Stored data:
━━━━━━━━━━

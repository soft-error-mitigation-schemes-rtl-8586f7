// sem_arith_pipeline: the two-stage adder-multiplier pipeline with SEM
// cells as pipeline registers, for operation at the worst-case period.
//
// Same datapath as stem_arith_pipeline: ADD_W-bit adder, then a multiplier
// of the upper by the lower half of the sum. Registers in_reg {valid,a,b},
// s1_reg {valid,sum}, s2_reg {valid,product} are sem_regs. The stage
// recover signals (Error and not Benign) are OR-ed into global_recover for
// sem_clock_control, which answers with a one-cycle stall and LBkup. The
// stage Error and Benign ORs are brought out for logging.
//
// From the document: SEM cells replace the pipeline registers, the adder
// and multiplier sizes, one-cycle global stall recovery. This design's
// choices: the split of the sum, the valid bits, and a result register
// (write_buffer) that passes a product on only after its cycle is
// committed, since the SEM vote finishes only after the CLK3 edge.
//
// Interface and latency as in stem_arith_pipeline: the source moves to its
// next operand at each falling edge of clk1_g at which `commit` is high.
// Hold padding as in stem_arith_pipeline: HOLD_NS (2.5 ns) must exceed
// Phi1 + Phi2 of the clocks used (1 ns + 1 ns here).
module sem_arith_pipeline #(
  parameter int unsigned ADD_W   = 64,
  parameter real         HOLD_NS = 2.5   // > Phi1 + Phi2, see hold_delay
) (
  input  logic               clk1_p,
  input  logic               clk2_p,
  input  logic               clk3_p,
  input  logic               clk1_g,
  input  logic               rst_n,
  input  logic               load_backup,
  input  logic               commit,
  input  logic               in_valid,
  input  logic [ADD_W-1:0]   in_a,
  input  logic [ADD_W-1:0]   in_b,
  output logic               out_valid,
  output logic [ADD_W-1:0]   out_data,
  output logic [2:0]         stage_error,
  output logic [2:0]         stage_benign,
  output logic               global_recover
);

  localparam int unsigned MUL_W = ADD_W / 2;

  logic [2*ADD_W:0]  in_q;
  logic [ADD_W:0]    s1_q, s2_q;
  logic [ADD_W-1:0]  sum;
  logic [ADD_W-1:0]  prod;
  logic [ADD_W:0]    s1_d, s2_d;   // stage outputs after hold padding
  logic [2:0]        stage_recover;

  sem_reg #(.W(2*ADD_W+1)) u_in_reg (
    .clk1(clk1_p), .clk2(clk2_p), .clk3(clk3_p), .load_backup(load_backup),
    .d({in_valid, in_a, in_b}), .q(in_q),
    .stage_recover(stage_recover[0]), .stage_error(stage_error[0]),
    .stage_benign(stage_benign[0])
  );

  assign sum = in_q[2*ADD_W-1:ADD_W] + in_q[ADD_W-1:0];

  hold_delay #(.W(ADD_W+1), .DELAY_NS(HOLD_NS)) u_hold1 (
    .d({in_q[2*ADD_W], sum}), .q(s1_d)
  );

  sem_reg #(.W(ADD_W+1)) u_s1_reg (
    .clk1(clk1_p), .clk2(clk2_p), .clk3(clk3_p), .load_backup(load_backup),
    .d(s1_d), .q(s1_q),
    .stage_recover(stage_recover[1]), .stage_error(stage_error[1]),
    .stage_benign(stage_benign[1])
  );

  assign prod = s1_q[ADD_W-1:MUL_W] * s1_q[MUL_W-1:0];

  hold_delay #(.W(ADD_W+1), .DELAY_NS(HOLD_NS)) u_hold2 (
    .d({s1_q[ADD_W], prod}), .q(s2_d)
  );

  sem_reg #(.W(ADD_W+1)) u_s2_reg (
    .clk1(clk1_p), .clk2(clk2_p), .clk3(clk3_p), .load_backup(load_backup),
    .d(s2_d), .q(s2_q),
    .stage_recover(stage_recover[2]), .stage_error(stage_error[2]),
    .stage_benign(stage_benign[2])
  );

  error_combine #(.N(3)) u_rec_or (
    .stage_err(stage_recover), .global_err(global_recover)
  );

  write_buffer #(.W(ADD_W)) u_wbuf (
    .clk(clk1_g), .rst_n(rst_n), .commit(commit),
    .valid_in(s2_q[ADD_W]), .data_in(s2_q[ADD_W-1:0]),
    .valid_out(out_valid), .data_out(out_data)
  );

endmodule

━━━━━━━━━━

Task to carry out: Each record above should be repeated exactly as it appears.

Exercise result:
repository soft-error-mitigation-schemes-rtl-8586f7
// sem_arith_pipeline: the two-stage adder-multiplier pipeline with SEM
// cells as pipeline registers, for operation at the worst-case period.
//
// Same datapath as stem_arith_pipeline: ADD_W-bit adder, then a multiplier
// of the upper by the lower half of the sum. Registers in_reg {valid,a,b},
// s1_reg {valid,sum}, s2_reg {valid,product} are sem_regs. The stage
// recover signals (Error and not Benign) are OR-ed into global_recover for
// sem_clock_control, which answers with a one-cycle stall and LBkup. The
// stage Error and Benign ORs are brought out for logging.
//
// From the document: SEM cells replace the pipeline registers, the adder
// and multiplier sizes, one-cycle global stall recovery. This design's
// choices: the split of the sum, the valid bits, and a result register
// (write_buffer) that passes a product on only after its cycle is
// committed, since the SEM vote finishes only after the CLK3 edge.
//
// Interface and latency as in stem_arith_pipeline: the source moves to its
// next operand at each falling edge of clk1_g at which `commit` is high.
// Hold padding as in stem_arith_pipeline: HOLD_NS (2.5 ns) must exceed
// Phi1 + Phi2 of the clocks used (1 ns + 1 ns here).
module sem_arith_pipeline #(
  parameter int unsigned ADD_W   = 64,
  parameter real         HOLD_NS = 2.5   // > Phi1 + Phi2, see hold_delay
) (
  input  logic               clk1_p,
  input  logic               clk2_p,
  input  logic               clk3_p,
  input  logic               clk1_g,
  input  logic               rst_n,
  input  logic               load_backup,
  input  logic               commit,
  input  logic               in_valid,
  input  logic [ADD_W-1:0]   in_a,
  input  logic [ADD_W-1:0]   in_b,
  output logic               out_valid,
  output logic [ADD_W-1:0]   out_data,
  output logic [2:0]         stage_error,
  output logic [2:0]         stage_benign,
  output logic               global_recover
);

  localparam int unsigned MUL_W = ADD_W / 2;

  logic [2*ADD_W:0]  in_q;
  logic [ADD_W:0]    s1_q, s2_q;
  logic [ADD_W-1:0]  sum;
  logic [ADD_W-1:0]  prod;
  logic [ADD_W:0]    s1_d, s2_d;   // stage outputs after hold padding
  logic [2:0]        stage_recover;

  sem_reg #(.W(2*ADD_W+1)) u_in_reg (
    .clk1(clk1_p), .clk2(clk2_p), .clk3(clk3_p), .load_backup(load_backup),
    .d({in_valid, in_a, in_b}), .q(in_q),
    .stage_recover(stage_recover[0]), .stage_error(stage_error[0]),
    .stage_benign(stage_benign[0])
  );

  assign sum = in_q[2*ADD_W-1:ADD_W] + in_q[ADD_W-1:0];

  hold_delay #(.W(ADD_W+1), .DELAY_NS(HOLD_NS)) u_hold1 (
    .d({in_q[2*ADD_W], sum}), .q(s1_d)
  );

  sem_reg #(.W(ADD_W+1)) u_s1_reg (
    .clk1(clk1_p), .clk2(clk2_p), .clk3(clk3_p), .load_backup(load_backup),
    .d(s1_d), .q(s1_q),
    .stage_recover(stage_recover[1]), .stage_error(stage_error[1]),
    .stage_benign(stage_benign[1])
  );

  assign prod = s1_q[ADD_W-1:MUL_W] * s1_q[MUL_W-1:0];

  hold_delay #(.W(ADD_W+1), .DELAY_NS(HOLD_NS)) u_hold2 (
    .d({s1_q[ADD_W], prod}), .q(s2_d)
  );

  sem_reg #(.W(ADD_W+1)) u_s2_reg (
    .clk1(clk1_p), .clk2(clk2_p), .clk3(clk3_p), .load_backup(load_backup),
    .d(s2_d), .q(s2_q),
    .stage_recover(stage_recover[2]), .stage_error(stage_error[2]),
    .stage_benign(stage_benign[2])
  );

  error_combine #(.N(3)) u_rec_or (
    .stage_err(stage_recover), .global_err(global_recover)
  );

  write_buffer #(.W(ADD_W)) u_wbuf (
    .clk(clk1_g), .rst_n(rst_n), .commit(commit),
    .valid_in(s2_q[ADD_W]), .data_in(s2_q[ADD_W-1:0]),
    .valid_out(out_valid), .data_out(out_data)
  );

endmodule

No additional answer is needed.